The Thyssen-Bornemisza Museum also presented an exhibition earlier this year of artists using the past as materia prima for contemporary production. Titled “Patriarchy,” the show consisted of two videos: Speak (2008), by Cristina Lucas, and Mutual Dependence (2009), by Eulália Valldosera. The works shared certain elements—each presented a female figure interacting with a masculine statue—although the divergences were equally pronounced.
The statue in Speak is a plaster replica of Michelangelo’s Moses, and Lucas (as in the oft-told tale of Michelangelo himself) attacks it with a sledgehammer, demanding that it “speak.” She continues until all that remains is a pile of rubble, and the artist herself is depleted by her futile effort. Mutual Dependence also involves silence, but to a very different end. The video portrays a woman at the Archaeological Museum in Naples cleaning a seated statue of the Roman Emperor Claudius. Alternating between verité-style sequences of everyday museum routine and chiaroscuro close-ups, Mutual Dependence follows the woman’s increasingly erotic cleaning of the statue, with camerawork as caressing as the woman’s soft cloth. While the exhibition’s title and accompanying literature emphasized the element of feminist protest, the videos themselves spoke with complex voices, particularly through their silences.
The Thyssen-Bornemisza has also extended its collaboration with Thyssen-Bornemisza Contemporary (TBA21), the contemporary arts organization run by Francesca Thyssen-Bornemisza, the daughter of Heinrich Thyssen-Bornemisza, whose collection is the basis for the museum that bears his family name.
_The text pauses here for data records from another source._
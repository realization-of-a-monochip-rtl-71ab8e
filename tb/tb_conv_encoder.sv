// tb_conv_encoder: random bits, with random idle cycles, through the
// encoder. Each (P, Q) is compared with the parity the reference taps give
// for the current bit and the six stored bits, and the state with those
// six bits (newest in bit 0).
module tb_conv_encoder;
  import tb_ref_pkg::*;
  logic clk = 0, rst_n = 0, en = 0, d = 0, p, q;
  logic [5:0] state;
  int checks = 0, failures = 0;
  bit hist[6];     // hist[0] newest stored bit
  bit h[7];

  conv_encoder dut (.clk, .rst_n, .en, .d, .p, .q, .state);

  always #5 clk = ~clk;

  initial begin
    #100000;
    failures++;
    $display("watchdog");
    $display("TB_RESULT checks=%0d failures=%0d", checks, failures);
    $finish;
  end

  initial begin
    for (int k = 0; k < 6; k++) hist[k] = 0;
    repeat (2) @(posedge clk);
    @(negedge clk) rst_n = 1;
    for (int n = 0; n < 2000; n++) begin
      @(negedge clk);
      en = ($urandom % 4) != 0;
      d  = 1'($urandom % 2);
      #1;
      h[0] = d;
      for (int k = 1; k < 7; k++) h[k] = hist[k-1];
      checks++;
      if (p !== ref_p(h) || q !== ref_q(h)) begin
        failures++;
        if (failures < 5) $display("mismatch n=%0d p=%b q=%b exp %b %b", n, p, q, ref_p(h), ref_q(h));
      end
      checks++;
      if (state !== {hist[5], hist[4], hist[3], hist[2], hist[1], hist[0]}) failures++;
      if (en) begin
        for (int k = 5; k > 0; k--) hist[k] = hist[k-1];
        hist[0] = d;
      end
    end
    $display("TB_RESULT checks=%0d failures=%0d", checks, failures);
    $finish;
  end
endmodule
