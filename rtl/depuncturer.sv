// depuncturer: restores rate-1/2 codewords from the received rate-3/4 soft
// symbol pairs by putting erasures back where the coder deleted symbols.
//
// It mirrors the puncturer: of every two received pairs (R, S), the first
// gives the full branch (Pn, Qn); the second gives Pn+1 with Qn+1 erased,
// and its S symbol is held back to give the third branch (Pn+2 erased,
// Qn+2). An erased symbol carries its erasure flag and a zero value; the
// branch metric unit gives it no weight. While it emits that third branch
// the unit takes no input (in_ready low). At the other rates pairs pass
// through unchanged, never erased.
//
// Timing: one registered output pair (out_valid, out) per accepted input
// pair, one cycle later, plus the extra branch in rate 3/4. The puncturing
// phase restarts at reset; the erasure flag format and the ready signal are
// this design's choices.
module depuncturer
  import vit_pkg::*;
(
  input  logic             clk,
  input  logic             rst_n,
  input  rate_t            rate,
  input  logic             in_valid,
  input  logic [SYM_W-1:0] in_r,
  input  logic [SYM_W-1:0] in_s,
  output logic             in_ready,
  output logic             out_valid,
  output sym_pair_t        out
);
  logic [1:0]       phase;
  logic [SYM_W-1:0] held_s;
  logic             punct;

  assign punct    = (rate == RATE_3_4);
  assign in_ready = !(punct && phase == 2'd2);

  always_ff @(posedge clk or negedge rst_n) begin
    if (!rst_n) begin
      phase     <= '0;
      held_s    <= '0;
      out_valid <= 1'b0;
      out       <= '0;
    end else begin
      out_valid <= 1'b0;
      if (!punct) begin
        phase <= '0;
        if (in_valid) begin
          out_valid <= 1'b1;
          out       <= '{p: in_r, q: in_s, p_era: 1'b0, q_era: 1'b0};
        end
      end else begin
        unique case (phase)
          2'd0: if (in_valid) begin
            out_valid <= 1'b1;
            out       <= '{p: in_r, q: in_s, p_era: 1'b0, q_era: 1'b0};
            phase     <= 2'd1;
          end
          2'd1: if (in_valid) begin
            out_valid <= 1'b1;
            out       <= '{p: in_r, q: '0, p_era: 1'b0, q_era: 1'b1};
            held_s    <= in_s;
            phase     <= 2'd2;
          end
          default: begin
            out_valid <= 1'b1;
            out       <= '{p: '0, q: held_s, p_era: 1'b1, q_era: 1'b0};
            phase     <= 2'd0;
          end
        endcase
      end
    end
  end
endmodule
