// tb_depuncturer: random soft pairs through the de-puncturer at rate 1/2
// (pass-through) and rate 3/4. At rate 3/4 the expected branches are built
// from the puncturing rule: (R, S) of an even pair is a full branch; an odd
// pair gives (R, erased) and then (erased, S). The unit must refuse input
// exactly once per two pairs taken, while it emits the third branch.
module tb_depuncturer;
  import vit_pkg::*;
  logic clk = 0, rst_n = 0, in_valid = 0, in_ready, out_valid;
  logic [2:0] in_r = 0, in_s = 0;
  sym_pair_t out;
  rate_t rate = RATE_1_2;
  int checks = 0, failures = 0;
  sym_pair_t exp_q[$];
  int nout;

  depuncturer dut (.clk, .rst_n, .rate, .in_valid, .in_r, .in_s, .in_ready, .out_valid, .out);

  always #5 clk = ~clk;

  initial begin
    #500000;
    failures++;
    $display("watchdog");
    $display("TB_RESULT checks=%0d failures=%0d", checks, failures);
    $finish;
  end

  always @(posedge clk) if (rst_n && out_valid) begin
    sym_pair_t e;
    nout++;
    checks++;
    if (exp_q.size() == 0) failures++;
    else begin
      e = exp_q.pop_front();
      if (out.p_era !== e.p_era || out.q_era !== e.q_era ||
          (!e.p_era && out.p !== e.p) || (!e.q_era && out.q !== e.q)) begin
        failures++;
        if (failures < 6) $display("branch %0d: got %p exp %p", nout, out, e);
      end
    end
  end

  task automatic run(input rate_t rt, input int npairs);
    int taken = 0, refused = 0;
    rate = rt;
    rst_n = 0;
    exp_q.delete();
    nout = 0;
    repeat (2) @(negedge clk);
    rst_n = 1;
    while (taken < npairs) begin
      in_valid = ($urandom % 4) != 0;
      in_r = 3'($urandom);
      in_s = 3'($urandom);
      @(posedge clk);
      if (in_valid && !in_ready) refused++;
      if (in_valid && in_ready) begin
        if (rt != RATE_3_4 || taken % 2 == 0)
          exp_q.push_back('{p: in_r, q: in_s, p_era: 1'b0, q_era: 1'b0});
        else begin
          exp_q.push_back('{p: in_r, q: '0, p_era: 1'b0, q_era: 1'b1});
          exp_q.push_back('{p: '0, q: in_s, p_era: 1'b1, q_era: 1'b0});
        end
        taken++;
      end
      @(negedge clk);
    end
    in_valid = 0;
    repeat (4) @(negedge clk);
    checks++;
    if (nout != ((rt == RATE_3_4) ? npairs * 3 / 2 : npairs)) begin
      failures++;
      $display("rate %s: %0d branches from %0d pairs", rt.name(), nout, npairs);
    end
    checks++;
    if (rt == RATE_1_2 && refused != 0) failures++;
  endtask

  // In rate 3/4 with input always offered, in_ready is low one cycle in three.
  task automatic ready_pattern();
    int low = 0, taken = 0;
    rate = RATE_3_4;
    rst_n = 0;
    exp_q.delete();
    repeat (2) @(negedge clk);
    rst_n = 1;
    in_valid = 1;
    for (int c = 0; c < 300; c++) begin
      @(posedge clk);
      if (!in_ready) low++;
      if (in_ready) begin
        if (taken % 2 == 0)
          exp_q.push_back('{p: in_r, q: in_s, p_era: 1'b0, q_era: 1'b0});
        else begin
          exp_q.push_back('{p: in_r, q: '0, p_era: 1'b0, q_era: 1'b1});
          exp_q.push_back('{p: '0, q: in_s, p_era: 1'b1, q_era: 1'b0});
        end
        taken++;
      end
      @(negedge clk);
    end
    in_valid = 0;
    repeat (4) @(negedge clk);
    checks++;
    if (low != 100) begin
      failures++;
      $display("in_ready low %0d of 300 cycles", low);
    end
    rst_n = 0;
    exp_q.delete();
  endtask

  initial begin
    run(RATE_1_2, 500);
    run(RATE_3_4, 600);
    run(RATE_1_8, 200);
    @(negedge clk);
    ready_pattern();
    $display("TB_RESULT checks=%0d failures=%0d", checks, failures);
    $finish;
  end
endmodule
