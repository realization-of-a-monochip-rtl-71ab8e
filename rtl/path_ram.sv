// path_ram: the path storage RAM, a three-port memory of 64-bit words (one
// decision word per trellis step) with one write port and two read ports.
//
// As the document asks, a write and two reads complete in one cycle: the
// write is clocked, the two reads are asynchronous, so the traceback can
// follow two consecutive words per cycle. It holds three blocks of up to 64
// words each (192 words at the default truncation length). A read of the
// address being written returns the old word; the traceback never does
// that, since it reads only the two blocks not being written.
module path_ram #(
  parameter int unsigned WIDTH = 64,
  parameter int unsigned DEPTH = 192
) (
  input  logic                     clk,
  input  logic                     we,
  input  logic [$clog2(DEPTH)-1:0] waddr,
  input  logic [WIDTH-1:0]         wdata,
  input  logic [$clog2(DEPTH)-1:0] raddr_a,
  output logic [WIDTH-1:0]         rdata_a,
  input  logic [$clog2(DEPTH)-1:0] raddr_b,
  output logic [WIDTH-1:0]         rdata_b
);
  logic [WIDTH-1:0] mem [DEPTH];

  always_ff @(posedge clk) begin
    if (we) mem[waddr] <= wdata;
  end

  assign rdata_a = mem[raddr_a];
  assign rdata_b = mem[raddr_b];
endmodule
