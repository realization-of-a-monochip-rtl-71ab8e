// tb_path_ram: random writes and two random reads per cycle against a
// testbench copy of the memory. Reads are combinational, so a word written
// at one edge must be visible on both ports right after it.
module tb_path_ram;
  logic clk = 0, we = 0;
  logic [7:0] waddr = 0, raddr_a = 0, raddr_b = 0;
  logic [63:0] wdata = 0, rdata_a, rdata_b;
  logic [63:0] model [192];
  bit written [192];
  int checks = 0, failures = 0;

  path_ram dut (.clk, .we, .waddr, .wdata, .raddr_a, .rdata_a, .raddr_b, .rdata_b);

  always #5 clk = ~clk;

  initial begin
    #1000000;
    failures++;
    $display("watchdog");
    $display("TB_RESULT checks=%0d failures=%0d", checks, failures);
    $finish;
  end

  initial begin
    // fill every word once
    for (int a = 0; a < 192; a++) begin
      @(negedge clk);
      we = 1; waddr = 8'(a); wdata = {$urandom, $urandom};
      model[a] = wdata;
      written[a] = 1;
    end
    for (int n = 0; n < 5000; n++) begin
      @(negedge clk);
      raddr_a = 8'($urandom % 192);
      raddr_b = 8'($urandom % 192);
      #1;
      checks += 2;
      if (rdata_a !== model[raddr_a]) failures++;
      if (rdata_b !== model[raddr_b]) failures++;
      we = ($urandom % 2) != 0;
      waddr = 8'($urandom % 192);
      wdata = {$urandom, $urandom};
      @(posedge clk);
      if (we) model[waddr] = wdata;
    end
    $display("TB_RESULT checks=%0d failures=%0d", checks, failures);
    $finish;
  end
endmodule
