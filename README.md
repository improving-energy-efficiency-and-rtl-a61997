# Delta value indicator (DVI) for a phase-change-memory last-level cache

Phase change memory (PCM) makes an attractive last-level cache because its
cells do not leak, but every write is expensive: it costs far more energy than a
read, and each cell survives only a limited number of writes. Many write-backs
into a last-level cache change a word only slightly: a counter moves by one, a
pointer by a few bytes. The delta value indicator scheme exploits this. Next to
the PCM data array sits a small **delta value array (DVA)** holding an m-bit
signed *delta* for every 32-bit word. When a new value is within a small
distance of the stored one, only that difference is written into the DVA and the
expensive data-array cells are left alone. On a read the delta is added back.

This repository holds synthesizable SystemVerilog for such a cache: a 4 MB,
16-way PCM L2 with 64-byte lines and 4-bit deltas, following the scheme
described in *Improving Energy Efficiency and Lifetime of Phase Change Memory
using Delta Value Indicator* (Choi and Kwak). It also contains the write-reduction
techniques that DVI builds on: per-word dirty bits, narrow-width values and
read-before-write.

## The per-word rule

Each 32-bit word of a line has three pieces of state:

| state    | where            | meaning                                             |
|----------|------------------|-----------------------------------------------------|
| `base`   | data array (PCM) | the stored value                                    |
| `narrow` | narrow flags     | the upper half of `base` is not valid and reads as 0 |
| `delta`  | DVA (PCM, M bits)| signed correction                                   |

```
effective = narrow ? {16'h0, base[15:0]} : base
current   = effective + sign_extend(delta)          (read adder, modulo 2^32)
```

When the upper level writes a new value `v` into the word:

```
d = v - effective                                    (subtractor, exact 33-bit)
if  -2^(M-1) <= d <= 2^(M-1)-1 :   delta <- d[M-1:0]    data array untouched
else                            :   delta <- 0
                                    if v[31:16] == 0 : narrow <- 1, write base[15:0] only
                                    else             : narrow <- 0, write all of base
```

Two things are worth noticing.

* **The delta is measured against the data array, not against the current
  value.** A word that takes many small steps around one base value never
  touches the data array. The delta is simply replaced each time. Only a move
  of more than 2^(M-1) away from the base rewrites the base.
* **The "small" test must include the delta's own sign bit.** With M = 4 the
  delta covers -8..7. The test checks that the borrow and bits `d[31:3]` are all
  zeros or all ones. That is 30 bits, one more than the 32-M upper bits. If
  only `d[31:4]` were checked, a difference of +12 would pass. Stored as `1100`,
  it would then read back as -4. `small_value_detect` makes exactly this check.
  Its unit test covers the boundary values, and its fault copy (the check without
  the sign bit) fails.

The subtractor's borrow takes part in the test. So a difference that only
becomes small through wrap-around modulo 2^32 counts as large. For example,
going from 0xFFFFFFFF to 0 is a large difference.

## Where writes are avoided

A write-back from the upper level goes through four filters before a PCM cell
switches:

1. **Per-word dirty mask (MDB).** Only words that the upper level marked
   dirty (`req_wmask`) are considered. Clean words are not written at all.
2. **Delta absorption (DVI).** A dirty word that lands near its base only
   writes its M-bit DVA entry.
3. **Narrow-width values (NWV).** A word whose upper half is zero writes only
   its lower half, and sets its narrow flag.
4. **Read-before-write (RBW).** Every array write compares the old row with the
   intended row. Only differing bits are written (`pcm_line_array` takes a bit
   mask). An array that has no differing bits gets no write at all.
   `rbw_compare` also counts the SET (0 to 1) and RESET (1 to 0) bit operations,
   because the two cost different energy in PCM.

For every array write, the cache reports what really happened on `stat_valid` /
`stat` (`dvi_pkg::dvi_wr_stat_t`):

* the dirty, absorbed and narrow words;
* the data and DVA words that changed at least one bit;
* the SET and RESET bits in each array.

These are the quantities that dynamic-energy and lifetime estimates are built
from. A consumer can weight them by per-operation energies (for a 4 MB PCM
array in 32 nm, read 0.793 nJ, SET 11.663 nJ, RESET 6.257 nJ per access, and
for a 4-bit DVA 0.056 / 1.515 / 0.840 nJ).

## Cache organisation

| parameter   | default | meaning                                  |
|-------------|---------|------------------------------------------|
| `N`         | 32      | word width covered by one delta          |
| `M`         | 4       | delta width (the scheme is evaluated for 1..4) |
| `LINE_BITS` | 512     | line size (64 bytes)                     |
| `WAYS`      | 16      | associativity                            |
| `SETS`      | 4096    | sets (4 MB in all)                       |
| `ADDR_W`    | 32      | byte address width                       |
| `READ_LAT`  | 27      | read hit latency, cycles                 |
| `WRITE_LAT` | 64      | write-back hit latency, cycles           |

There are four arrays, all instances of `pcm_line_array`. Each has a synchronous
read, a bit-masked write and a row decoder.

* Tag array: `SETS` rows. Each row holds {valid, dirty, tag} for every way,
  plus the round-robin replacement pointer of the set.
* Data array: `SETS*WAYS` rows of 512 bits.
* Narrow flags: `SETS*WAYS` rows of 16 bits.
* DVA: `SETS*WAYS` rows of `16*M` bits. It has the same sets and ways as the
  data array.

At the defaults the DVA adds 64 bits to every 512-bit line, 12.5 % more storage
bits. The published area estimate for 1T1R PCM cells is lower: about 2 to 7 %
of the cache area for M = 1..4.

Sixteen `dvi_word_path` instances work on the line read from the arrays, one
per word. Each contains the subtractor, the small-value detector, the delta/zero
multiplexer and the read adder.

## Controller and timing

`dvi_llc` is a single state machine. Only one request is in flight at a time.

```
INIT --(SETS cycles: clear tag rows)--> IDLE
IDLE --accept--> TAG_RD --> TAG_CMP --> LINE_OP --hit--> WAIT --(latency reached)--> IDLE
                                            |
                                          miss
                                            v
                        [EVICT if victim dirty] --> FETCH --> FILL_WAIT --> FILL --> TAG_RD
```

* **TAG_CMP** compares the tags of the set. It picks the hit way. On a miss it
  picks the first invalid way, or else the set's round-robin way. It then starts
  the read of that line from the data, narrow and DVA arrays.
* **LINE_OP**, on a hit, returns the reconstructed line (read) or performs the
  write-back: word paths, RBW masks, array writes, and the dirty bit set. On a
  miss it captures the reconstructed victim line for eviction.
* **FILL** writes the fetched line. It applies the narrow rule, clears all
  deltas and uses RBW against the old contents. Then the lookup repeats, and
  now hits.
* Latency: a hit completes with a one-cycle `resp_valid` exactly `READ_LAT` or
  `WRITE_LAT` clock edges after the edge that accepted the request. A miss
  takes the memory round trip plus the same latency again.
  A write-back absorbed by the DVA also takes `WRITE_LAT`.

Interfaces:

* **Upper level:** `req_valid`/`req_ready`, `req_op` (`OP_READ` or
  `OP_WRITEBACK`), `req_addr`, `req_wdata` and `req_wmask` (one dirty bit per
  word), then `resp_valid`, `resp_hit` and `resp_rdata`.
* **Memory:** `mem_req_valid`/`mem_req_ready` with `mem_req_write`, a line
  address and a full line of write data. `mem_resp_valid` and
  `mem_resp_rdata` return a line.

The reset `rst_n` is asynchronous and active low. The storage arrays are not
reset. The INIT sweep clears the tag rows, so nothing stale is ever read as
valid.

## Choices made in this design

These points are not fixed by the scheme. They were chosen here:

* **Interfaces and handshakes.** Both ports are whole-line. A real system
  would move a line over a 64-bit memory bus in beats.
* **Address width.** Addresses are 32 bits wide.
* **Replacement.** The first invalid way is used, or else a per-set
  round-robin pointer.
* **Reset.** The tag array is cleared by a sweep, one set per cycle.
* **Misses.** A miss is handled serially: evict, fetch, fill, then look up
  again.
* **Write-back misses** allocate the line. With an inclusive hierarchy they
  should not occur. Back-invalidation of the L1 when an LLC line is evicted is
  not implemented.
* **Narrow flags** are kept per 32-bit word, in an array of their own. The
  delta is applied on top of the narrow (zero-extended) value.
* **Fills** clear the deltas and follow the narrow rule.
* **Statistics output.** The `stat` record is an addition for measurement.

Where the scheme's own statements differ, this design takes the following
readings:

* **Which bits the small-value test checks.** The test follows the stated
  delta range -2^(m-1)..2^(m-1)-1. It does not follow the shorter "upper n-m
  bits" wording, which would admit wrong deltas (see above).
* **The cache size.** The cache is 4 MB, the size of the simulated system's L2.
  The 16 MB figure from the energy-model setup is not used.
* **The names SET and RESET.** SET means a 0-to-1 switch.

## Not modelled

* The PCM cell itself: a GST resistor with an access transistor. Each cell is
  a register bit.
* Per-operation energy, and cell wear-out or lifetime tracking. The `stat`
  outputs give the write and bit counts that such models consume.
* The processor, the L1 caches and the DDR memory. Only their interfaces
  appear, and the testbenches model memory behaviourally.
* The benchmark workloads used to evaluate the scheme (SPEC CPU2006 traces).
  Their traces are not available, so the testbenches drive synthetic traffic
  instead. This traffic mixes small deltas, large changes, narrow values and
  unchanged words.

## Files

| file | content |
|------|---------|
| `rtl/dvi_pkg.sv` | request type, write-statistics record |
| `rtl/dvi_llc.sv` | top: cache controller, arrays, 16 word paths |
| `rtl/dvi_word_path.sv` | one word: subtract, detect, mux, narrow rule, read adder |
| `rtl/dvi_subtractor.sv` | new minus stored, with borrow |
| `rtl/small_value_detect.sv` | all-zeros / all-ones test of the upper bits |
| `rtl/dvi_adder.sv` | sign-extend delta, add to stored value |
| `rtl/rbw_compare.sv` | toggle mask, SET / RESET counts |
| `rtl/pcm_line_array.sv` | row-decoded array, synchronous read, masked write |
| `tb/tb_*.sv` | one self-checking testbench per module |
| `tb/tb_dvi_llc.sv` | end-to-end, 4 sets x 2 ways, random traffic with golden model |
| `tb/tb_dvi_llc_full.sv` | full default size, one complete operation sequence |
| `tb/tb_dvi_llc_mscan.sv` | M = 1..4 side by side on the same write-back traffic |
| `tb/tb_mem_model.sv` | behavioural line-wide main memory used by the M sweep |

## Simulating

Every testbench prints `TB_RESULT checks=<n> failures=<n>` and ends with
`$finish`. Each one also has a watchdog. For example:

```
verilator --binary --timing --assert -Irtl -Itb --top-module tb_dvi_llc \
    rtl/dvi_pkg.sv tb/tb_dvi_llc.sv -o sim && obj_dir/sim
```

Verilator finds the other modules through `-Irtl` (one module per file,
named after the file).

* `tb_dvi_llc` runs about 3000 random reads and write-backs. Each mechanism
  must occur at least once: hit, miss, fill, dirty eviction, DVA-absorbed word,
  data-array word write, narrow store, clean words skipped, and a write removed
  by RBW. The test checks every hit's latency, and checks every read and every
  eviction against a golden memory image.
* `tb_dvi_llc_full` builds the cache at its defaults, with the full 4 MB arrays.
  It finishes in a few seconds.

* `tb_dvi_llc_mscan` runs four caches with M = 1, 2, 3 and 4 on identical
  traffic: 16 sets x 4 ways, 128 lines. In this traffic, 40 % of dirty words
  move by at most 16. For each M it prints the data-array words written,
  normalised to a cache with only per-word dirty bits and read-before-write.
  One run gave 0.985, 0.960, 0.912 and 0.800 for M = 1..4. The shape matches
  the scheme's claim that larger deltas absorb more writes. The numbers are not
  benchmark results.

To try another delta width, override `M` on `dvi_llc`. The unit tests of the
detector also run at `M = 2`.
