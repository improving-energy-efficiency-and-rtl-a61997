// dvi_pkg: types shared by the delta-value-indicator (DVI) last-level cache.
//
// llc_op_e names the two requests the upper-level cache sends: a line read
// (an L1 miss) and a write-back of a dirty L1 line with a per-word dirty mask.
// dvi_wr_stat_t is the record the cache emits for every array write: how many
// words and bits each PCM array really had to change. The write counts and the
// SET/RESET split are the quantities the energy and lifetime arguments of the
// scheme are built on; the record itself is this design's own choice.
package dvi_pkg;

  typedef enum logic {
    OP_READ      = 1'b0,
    OP_WRITEBACK = 1'b1
  } llc_op_e;

  // One record per array write (a write-back hit or a line fill).
  typedef struct packed {
    logic        fill;              // 1: line fill from memory, 0: write-back
    logic [15:0] dirty_words;       // words offered for writing (MDB mask)
    logic [15:0] small_words;       // words absorbed by the delta value array
    logic [15:0] narrow_words;      // words stored narrow (upper half skipped)
    logic [15:0] data_words_written;// data-array words with at least one toggled bit
    logic [15:0] dva_words_written; // DVA entries with at least one toggled bit
    logic [15:0] data_set_bits;     // data-array bits switched 0 -> 1
    logic [15:0] data_reset_bits;   // data-array bits switched 1 -> 0
    logic [15:0] dva_set_bits;      // DVA bits switched 0 -> 1
    logic [15:0] dva_reset_bits;    // DVA bits switched 1 -> 0
  } dvi_wr_stat_t;

endpackage
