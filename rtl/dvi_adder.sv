// dvi_adder: read-path adder of the delta value indicator.
//
// The m-bit delta stored in the DVA is sign-extended to N bits (its top bit is
// copied into the upper N-M bits) and added to the value read from the data
// array, giving the current value of the word. The sum is taken modulo 2^N; the
// carry out is produced but has no use in the cache, because a delta was only
// ever stored when the new value equals stored + delta exactly. Purely
// combinational.
module dvi_adder #(
  parameter int unsigned N = 32,
  parameter int unsigned M = 4
) (
  input  logic [N-1:0] base,   // value read from the data array
  input  logic [M-1:0] delta,  // signed delta read from the DVA
  output logic [N-1:0] sum,    // current value
  output logic         carry   // carry out of the N-bit addition
);
  logic [N-1:0] delta_ext;
  logic [N:0]   full;

  always_comb begin
    delta_ext = {{(N-M){delta[M-1]}}, delta};
    full      = {1'b0, base} + {1'b0, delta_ext};
    sum       = full[N-1:0];
    carry     = full[N];
  end
endmodule
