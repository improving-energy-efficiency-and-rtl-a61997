// tb_dvi_adder: self-checking test of the read adder with sign extension.
// Every 4-bit delta is added to corner and random base values; the expected
// sum is base plus the delta read as a signed number, modulo 2^32.
module tb_dvi_adder;
  localparam int unsigned N = 32, M = 4;
  logic [N-1:0] base, sum;
  logic [M-1:0] delta;
  logic         carry;
  int checks = 0, failures = 0;

  dvi_adder #(.N(N), .M(M)) dut (.base, .delta, .sum, .carry);

  task automatic check(input logic [N-1:0] b, input int d);
    longint signed s;
    base = b; delta = M'(d);
    #1;
    s = longint'(b) + longint'(d);
    checks++;
    if (sum !== s[N-1:0]) begin
      failures++;
      $display("FAIL base=%h delta=%0d sum=%h", b, d, sum);
    end
  endtask

  initial begin
    #100000;
    failures++;
    $display("TB_RESULT checks=%0d failures=%0d", checks, failures);
    $finish;
  end

  initial begin
    for (int d = -8; d <= 7; d++) begin
      check(0, d);
      check(32'hFFFF_FFFF, d);
      check(32'h0000_FFFF, d);
      check(100, d);
      for (int i = 0; i < 30; i++) check($urandom, d);
    end
    $display("TB_RESULT checks=%0d failures=%0d", checks, failures);
    $finish;
  end
endmodule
Under the agreement, TBA21 will organize two exhibitions of contemporary art annually—such as the recent exhibitions of John Akomfrah and Amar Kanwar—and will be led by the recently named director of the foundation, Carlos Urroz.
Another of Madrid’s more recently established art spaces is Tabacalera, a center specializing in photography and video, which earlier this year exhibited the work of Spanish artist Bernardí Roig in “Todos los icebergs son negros: Films 2000–2018.” Roig is a mid-career multimedia artist known primarily for figurative sculptures and installations, but the show focused instead on his work with film and video, presenting some 20 short, generally black-and-white, non-narrative works.
Like his sculpture, Roig’s moving-image works are obsessively angst-ridden, with such recurring images as severed heads, human-animal-technology hybrids, and sadomasochistic eroticism. Built in 1792, the structure housing Tabacalera served as a tobacco factory (tabacalera, in Spanish) into the 20th century before falling into disuse. Today it is vast and very dark—an ideal setting for Roig’s macabre vision, demonstrating the charged presence of the past in Madrid’s present-day art world.